Bayesian inference applies Bayes' rule in a likelihood context, so that $$ \mathrm{Pr}(\theta \, | \, D) = \cfrac{ \mathrm{Pr}(D \, | \, \theta) \, \mathrm{Pr}(\theta) }{ \mathrm{Pr}(D) }, $$ where $D$ is data and $\theta$ are parameters. $\mathrm{Pr}(D)$ is constant with respect to $\theta$, so that $ \mathrm{Pr}(\theta \, | \, D) \propto \mathrm{Pr}(D \, | \, \theta) \, \mathrm{Pr}(\theta)$. This relationship is often referred to as $ \mathrm{posterior} \propto \mathrm{likelihood} \times \mathrm{prior}$.

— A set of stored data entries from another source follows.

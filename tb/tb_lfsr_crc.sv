// tb_lfsr_crc: checks the CRC LFSR against a bit-serial long division.
//
// Random messages of 1 to 40 bits are shifted in; the register must equal
// the reference remainder after every bit. Appending the check bits must
// leave a zero remainder (`zero` high), and flipping any single bit of the
// extended message must leave it non-zero. Also checks that `en` low holds
// the register and that `clear` empties it.
module tb_lfsr_crc;
  import tb_ref_pkg::*;

  logic clk = 0, rst_n = 0, clear = 0, en = 0, din = 0;
  logic [3:0] crc;
  logic zero;
  int checks = 0, failures = 0;

  lfsr_crc dut (.*);
  always #5 clk = ~clk;

  initial begin
    repeat (100000) @(posedge clk);
    failures++;
    $display("TB_RESULT checks=%0d failures=%0d", checks, failures);
    $finish;
  end

  task automatic check(input bit c, input string w);
    checks++;
    if (!c) begin failures++; if (failures < 20) $display("FAIL: %s", w); end
  endtask

  task automatic shift(input bit b);
    @(negedge clk); en = 1; din = b; clear = 0;
    @(negedge clk); en = 0;
  endtask

  task automatic do_clear();
    @(negedge clk); clear = 1; en = 1; din = 1;
    @(negedge clk); clear = 0; en = 0;
  endtask

  initial begin
    rbits_t m;
    int n, flip;
    bit [3:0] r;
    repeat (2) @(negedge clk);
    rst_n = 1;
    for (int trial = 0; trial < 300; trial++) begin
      n = 1 + ($urandom % 40);
      for (int i = 0; i < RL; i++) m[i] = 0;
      for (int i = 0; i < n; i++) m[i] = 1'($urandom);
      do_clear();
      check(crc == 0 && zero, "clear");
      for (int i = 0; i < n; i++) begin
        shift(m[i]);
        check(crc == ref_crc(m, i + 1), $sformatf("remainder after %0d bits: %h exp %h", i + 1, crc, ref_crc(m, i + 1)));
      end
      r = crc;
      repeat (3) @(negedge clk);
      check(crc == r, "hold while en low");
      for (int i = 0; i < 4; i++) begin m[n + i] = r[3 - i]; shift(r[3 - i]); end
      check(zero && crc == 0, "message plus check bits leaves zero");
      flip = $urandom % (n + 4);
      m[flip] = !m[flip];
      do_clear();
      for (int i = 0; i < n + 4; i++) shift(m[i]);
      check(!zero, "single bit error not detected");
    end
    $display("TB_RESULT checks=%0d failures=%0d", checks, failures);
    $finish;
  end
endmodule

Following our previous Bernoulli example, we've observed $k$ successes in $n$ trials, and so the likelihood $\mathrm{Pr}(k,n \, | \, p) = p^k \, (1-p)^{n-k}$. We'll assume a flat prior $\mathrm{Pr}(p) = 1$. In this case, the marginal likelihood follows $$\mathrm{Pr}(k,n) = \int_0^1 \mathrm{Pr}(k,n \, | \, p) \, \mathrm{Pr}(p) \, dp = \cfrac{k! \, (n-k)!}{(n+1)!}.$$ And the full posterior follows $$\mathrm{Pr}(p \, | \, k,n) = \cfrac{(n+1)! \, p^k \, (1-p)^{n-k}}{k! \, (n-k)!}.$$
If $k=8$ and $n=10$, the mean posterior $\mathrm{E}[p] = 0.75$, while the 95% credible interval extends from $0.482$ to $0.896$, and the posterior distribution follows
Here, we are interested in the posterior distribution $\mathrm{Pr}(\tau, \mu \, | \, D)$, where $D$ represents sequence data, $\tau$ represents the tree topology and $\mu$ represents mutational parameters (like transition vs tranversion rate). In this case, $$ \mathrm{Pr}(\tau, \mu \, | \, D) \propto \mathrm{Pr}(D \, | \, \tau, \mu) \, \mathrm{Pr}(\tau) \, \mathrm{Pr}(\mu). $$
In the case of the coalescent model, we are interested in coalescent rate parameter like $\lambda$. Here, we use $\lambda$ to give the likelihood of observing a particular tree topology $\mathrm{Pr}(\tau \, | \, \lambda)$. This probability is the likelihood of observing the coalescent intervals seen in the tree.
Thus, the full model becomes $$ \mathrm{Pr}(\tau, \mu, \lambda \, | \, D) \propto \mathrm{Pr}(D \, | \, \tau, \mu) \, \mathrm{Pr}(\tau \, | \, \lambda) \, \mathrm{Pr}(\lambda) \, \mathrm{Pr}(\mu). $$ Bayesian approaches work well to build these sorts of nested models.